It's gonna be great yes.. But some blastbeats wouldn't hurt.


----------



## Ralyks (Jun 22, 2011)

Never really listened to these guys (although I saw them years ago opening for Exodus), but after reading the MetalSucks review for Carnival Is Forever, I have the album preview a listen. Sounds effin' good, think I'll have to check this record out.


----------



## ChrisRushing (Jun 22, 2011)

Scar Symmetry said:


> Noctambulant? The guitar tone is really weak I think.

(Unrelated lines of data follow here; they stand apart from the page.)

// tb_vector_dispatcher: random arithmetic instructions with random SEW, LMUL
// and vl go through the dispatcher while the testbench plays both functional
// units (random ready, in-order retirement at random times). Every micro-op
// is compared with a model of the split (register offsets, byte enables,
// last flag), and the hazard rule is checked every cycle: a micro-op may be
// offered only if it has no RAW/WAR/WAW conflict with micro-ops in flight in
// the other unit, and hazard_o must be high exactly when one is held back.
//
// Stimulus, timing of the drivers and the reference model are this
// testbench's own; the checked behaviour is the block's as described in
// its own header. Ends with the TB_RESULT line; a watchdog ends a hung run.
module tb_vector_dispatcher;
  import vu_pkg::*;
  logic clk = 0, rst_n = 0;
  always #5 clk = ~clk;
  int checks = 0, failures = 0;
  task automatic check(input logic ok, input string what);
    checks++; if (!ok) begin failures++; $display("FAIL %s", what); end
  endtask

  logic v, r, hz; decoded_t d;
  logic uv [NR_FUS]; logic ur [NR_FUS]; uop_t uo [NR_FUS];
  logic ret [NR_FUS]; uop_t ret_u [NR_FUS];
  vector_dispatcher dut (.clk_i(clk), .rst_ni(rst_n), .valid_i(v), .ready_o(r), .dec_i(d),
    .uop_valid_o(uv), .uop_ready_i(ur), .uop_o(uo), .retire_i(ret), .retire_uop_i(ret_u), .hazard_o(hz));

  uop_t exp_q [$];      // micro-ops still expected, in order
  uop_t infl [NR_FUS][$];
  int n_uops = 0, n_held = 0, n_instr = 0;

  function automatic vreg_mask_t rmask(uop_t u);
    vreg_mask_t m = '0;
    if (u.use_vs1) m[u.vs1] = 1'b1;
    if (u.use_vs2) m[u.vs2] = 1'b1;
    return m;
  endfunction
  function automatic vreg_mask_t wmask(uop_t u);
    vreg_mask_t m = '0;
    if (u.writes_vd) m[u.vd] = 1'b1;
    return m;
  endfunction

  // expected split of one instruction
  task automatic expect_instr(decoded_t x);
    int epr, n;
    epr = VLENB >> x.sew;
    n = (x.op == VMVXS || x.vl == 0) ? 1 : (int'(x.vl) + epr - 1) / epr;
    for (int i = 0; i < n; i++) begin
      uop_t u; int act;
      u = '0; u.op = x.op; u.sew = x.sew; u.trans_id = x.trans_id; u.scalar = x.scalar;
      u.writes_vd = x.writes_vd; u.writes_scalar = x.writes_scalar;
      u.vd = x.vd + 5'(i); u.vs1 = x.vs1 + 5'(i); u.vs2 = x.vs2 + 5'(i);
      u.use_vs1 = x.src == SRC_VV && x.op != VMVXS; u.use_vs2 = x.op != VMV;
      if (x.op == VMVXS) u.vs2 = x.vs2;
      act = int'(x.vl) - i * epr; if (act < 0) act = 0; if (act > epr) act = epr;
      for (int b = 0; b < VLENB; b++) u.be[b] = b < act * (1 << x.sew);
      u.last = i == n - 1;
      exp_q.push_back(u);
    end
  endtask

  task automatic random_instr(output decoded_t x);
    int lm, k;
    x = '0;
    k = $urandom_range(0, 9);
    x.fu = k < 5 ? FU_ALU : FU_MUL;
    x.op = (k == 0) ? VMVXS : (k == 1) ? VMV : (k < 5) ? VADD : VMUL;
    x.src = vsrc_e'($urandom_range(0, 1));
    lm = (x.op == VMVXS) ? 0 : $urandom_range(0, 3);
    x.lmul = 2'(lm);
    x.sew = vsew_e'($urandom_range(0, 3));
    x.vl = vl_t'($urandom_range(0, (VLENB << lm) >> x.sew));
    // registers aligned to the group size, in a small range so hazards are common
    x.vd  = 5'(($urandom_range(0, 15) >> lm) << lm);
    x.vs1 = 5'(($urandom_range(0, 15) >> lm) << lm);
    x.vs2 = 5'(($urandom_range(0, 15) >> lm) << lm);
    x.writes_vd = x.op != VMVXS;
    x.writes_scalar = x.op == VMVXS;
    x.scalar = {$urandom, $urandom};
    x.trans_id = trans_id_t'(n_instr);
  endtask

  // the testbench's units: accept, keep in flight, retire in order
  always @(negedge clk) if (rst_n) begin
    int f;
    f = -1;
    for (int i = 0; i < NR_FUS; i++) if (uv[i]) begin check(f == -1, "one unit at a time"); f = i; end
    // retire
    for (int i = 0; i < NR_FUS; i++) begin
      ret[i] = infl[i].size() != 0 && $urandom_range(0, 2) == 0;
      ret_u[i] = ret[i] ? infl[i][0] : '0;
    end
    for (int i = 0; i < NR_FUS; i++) ur[i] = infl[i].size() < 6 && $urandom_range(0, 3) != 0;
  end

  // checks at the clock edge, with the values that are being sampled
  always @(posedge clk) if (rst_n) begin
    // hazard flag: pending micro-op conflicts
    if (exp_q.size() != 0 && !r) begin
      vreg_mask_t o_rd, o_wr; logic conf; int fu;
      fu = (exp_q[0].op inside {VMUL, VMULH, VMULHU}) ? 1 : 0;
      o_rd = '0; o_wr = '0;
      foreach (infl[1-fu][k]) begin o_rd |= rmask(infl[1-fu][k]); o_wr |= wmask(infl[1-fu][k]); end
      conf = ((rmask(exp_q[0]) & o_wr) | (wmask(exp_q[0]) & (o_rd | o_wr))) != '0;
      check(hz == conf && uv[fu] == !conf, "hazard flag and valid match the model");
      if (conf) n_held++;
    end
    for (int i = 0; i < NR_FUS; i++) begin
      vreg_mask_t o_rd, o_wr; logic conf;
      o_rd = '0; o_wr = '0;
      for (int j = 0; j < NR_FUS; j++) if (j != i) foreach (infl[j][k]) begin
        o_rd |= rmask(infl[j][k]); o_wr |= wmask(infl[j][k]);
      end
      if (uv[i]) begin
        checks++;
        if (exp_q.size() == 0 || uo[i] != exp_q[0]) begin
          failures++; $display("FAIL micro-op mismatch at %0t", $time);
        end
        conf = ((rmask(uo[i]) & o_wr) | (wmask(uo[i]) & (o_rd | o_wr))) != '0;
        check(!conf, "offered a micro-op that conflicts with the other unit");
        if (ur[i]) begin
          infl[i].push_back(uo[i]); void'(exp_q.pop_front()); n_uops++;
        end
      end
    end
    for (int i = 0; i < NR_FUS; i++) if (ret[i]) void'(infl[i].pop_front());
  end

  initial begin
    v = 0; d = '0;
    foreach (ur[i]) begin ur[i] = 0; ret[i] = 0; ret_u[i] = '0; end
    repeat (2) @(negedge clk); rst_n = 1;
    while (n_instr < 400) begin
      @(negedge clk);
      #1;
      if (r && exp_q.size() == 0 && $urandom_range(0, 1) == 0) begin
        decoded_t x;
        random_instr(x);
        v = 1; d = x; expect_instr(x); n_instr++;
        @(posedge clk); #1; v = 0;
      end
    end
    while (exp_q.size() != 0) @(negedge clk);
    check(n_held > 0, "some micro-ops were held by a hazard");
    $display("instructions %0d micro-ops %0d held cycles %0d", n_instr, n_uops, n_held);
    $display("TB_RESULT checks=%0d failures=%0d", checks, failures);
    $finish;
  end
  initial begin repeat (100000) @(posedge clk); failures++;
    $display("TB_RESULT checks=%0d failures=%0d", checks, failures); $finish; end
endmodule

It doesn't have much punch but in a Similar vein as later Extol or perhaps similar approach tone wise...The playing is clean as hell with almost no gain. A feat that many bands/players wouldn't attempt much less be able to pull off. I mean if we want to get picky about their tone....WTF is up with that bass tone on Cabinet?


----------



## ChrisRushing (Jun 22, 2011)

I've listened to this preview a few times trying to get into it and nothing really jumps out at me. I admittedly don't listen to a lot of straight forward Death Metal but Organic Hallucinosis is one of my favorites. I have major respect for these guys. I saw them live a few years back at a Death Metal oriented fest and they were the cleanest all around playing/tone/tightness. Hopefully hearing the full album will provoke a little more excitement from me.


----------



## NaYoN (Jun 23, 2011)

The full album is better than the preview. Not insanely better, but better. It's not as good as Organic Hallusinosis, but it's close.


----------



## Triple7 (Jun 23, 2011)

NaYoN said:


> The full album is better than the preview. Not insanely better, but better. It's not as good as Organic Hallusinosis, but it's close.


 

This is pretty much what I expected...awesome.


----------



## Sikthness (Jun 23, 2011)

Close to Organic Hallucinosis is significantly better than my previous expectations. I am gettin excited about this now.


----------



## tacotiklah (Jun 24, 2011)

Finally got to check out the preview. Damn good for what it is, but still no Negation or Nihility. Having said that, I still really want to get this album. It's like they became half thrash, half death metal now. A very unique sound that I dig the hell out of.


----------



## NaYoN (Jun 25, 2011)

ghstofperdition said:


> Finally got to check out the preview. Damn good for what it is, but still no Negation or Nihility. Having said that, I still really want to get this album. It's like they became half thrash, half death metal now. A very unique sound that I dig the hell out of.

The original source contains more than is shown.